What is required:
Each record that follows must be printed exactly as given.

Data for the task:

// fft_top - the two FFT processors side by side.
//
// r4_*: the 64-point radix-4 decimation-in-time FFT (fft64_r4), the main
//       design. r4_x_* are the 64 time samples, r4_y_* the 64 bins X[k]/64,
//       r4_sat flags a saturated butterfly anywhere in the transform.
// r2_*: the 32-point radix-2 decimation-in-time FFT (fft32_r2), built the
//       same way; r2_y_* are X[k]/32.
// Both are purely combinational and independent of each other: the result
// follows the input after the combinational delay, with no clock or
// handshake. All samples are DATA_W-bit two's complement real and
// imaginary parts.
//
// Carrying the 64-point radix-4 and the 32-point radix-2 transforms follows
// the published design; the interface form (parallel arrays, separate real and
// imaginary parts, saturation flags) is this design's own.
module fft_top #(
  parameter int N4     = 64,
  parameter int N2     = 32,
  parameter int DATA_W = 8,
  parameter int TW_W   = 10
) (
  input  logic signed [DATA_W-1:0] r4_x_re [N4],
  input  logic signed [DATA_W-1:0] r4_x_im [N4],
  output logic signed [DATA_W-1:0] r4_y_re [N4],
  output logic signed [DATA_W-1:0] r4_y_im [N4],
  output logic                     r4_sat,
  input  logic signed [DATA_W-1:0] r2_x_re [N2],
  input  logic signed [DATA_W-1:0] r2_x_im [N2],
  output logic signed [DATA_W-1:0] r2_y_re [N2],
  output logic signed [DATA_W-1:0] r2_y_im [N2],
  output logic                     r2_sat
);

  fft64_r4 #(.N(N4), .DATA_W(DATA_W), .TW_W(TW_W)) u_fft64_r4 (
    .x_re(r4_x_re), .x_im(r4_x_im), .y_re(r4_y_re), .y_im(r4_y_im), .sat(r4_sat)
  );

  fft32_r2 #(.N(N2), .DATA_W(DATA_W), .TW_W(TW_W)) u_fft32_r2 (
    .x_re(r2_x_re), .x_im(r2_x_im), .y_re(r2_y_re), .y_im(r2_y_im), .sat(r2_sat)
  );

endmodule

Task solution:
// fft_top - the two FFT processors side by side.
//
// r4_*: the 64-point radix-4 decimation-in-time FFT (fft64_r4), the main
//       design. r4_x_* are the 64 time samples, r4_y_* the 64 bins X[k]/64,
//       r4_sat flags a saturated butterfly anywhere in the transform.
// r2_*: the 32-point radix-2 decimation-in-time FFT (fft32_r2), built the
//       same way; r2_y_* are X[k]/32.
// Both are purely combinational and independent of each other: the result
// follows the input after the combinational delay, with no clock or
// handshake. All samples are DATA_W-bit two's complement real and
// imaginary parts.
//
// Carrying the 64-point radix-4 and the 32-point radix-2 transforms follows
// the published design; the interface form (parallel arrays, separate real and
// imaginary parts, saturation flags) is this design's own.
module fft_top #(
  parameter int N4     = 64,
  parameter int N2     = 32,
  parameter int DATA_W = 8,
  parameter int TW_W   = 10
) (
  input  logic signed [DATA_W-1:0] r4_x_re [N4],
  input  logic signed [DATA_W-1:0] r4_x_im [N4],
  output logic signed [DATA_W-1:0] r4_y_re [N4],
  output logic signed [DATA_W-1:0] r4_y_im [N4],
  output logic                     r4_sat,
  input  logic signed [DATA_W-1:0] r2_x_re [N2],
  input  logic signed [DATA_W-1:0] r2_x_im [N2],
  output logic signed [DATA_W-1:0] r2_y_re [N2],
  output logic signed [DATA_W-1:0] r2_y_im [N2],
  output logic                     r2_sat
);

  fft64_r4 #(.N(N4), .DATA_W(DATA_W), .TW_W(TW_W)) u_fft64_r4 (
    .x_re(r4_x_re), .x_im(r4_x_im), .y_re(r4_y_re), .y_im(r4_y_im), .sat(r4_sat)
  );

  fft32_r2 #(.N(N2), .DATA_W(DATA_W), .TW_W(TW_W)) u_fft32_r2 (
    .x_re(r2_x_re), .x_im(r2_x_im), .y_re(r2_y_re), .y_im(r2_y_im), .sat(r2_sat)
  );

endmodule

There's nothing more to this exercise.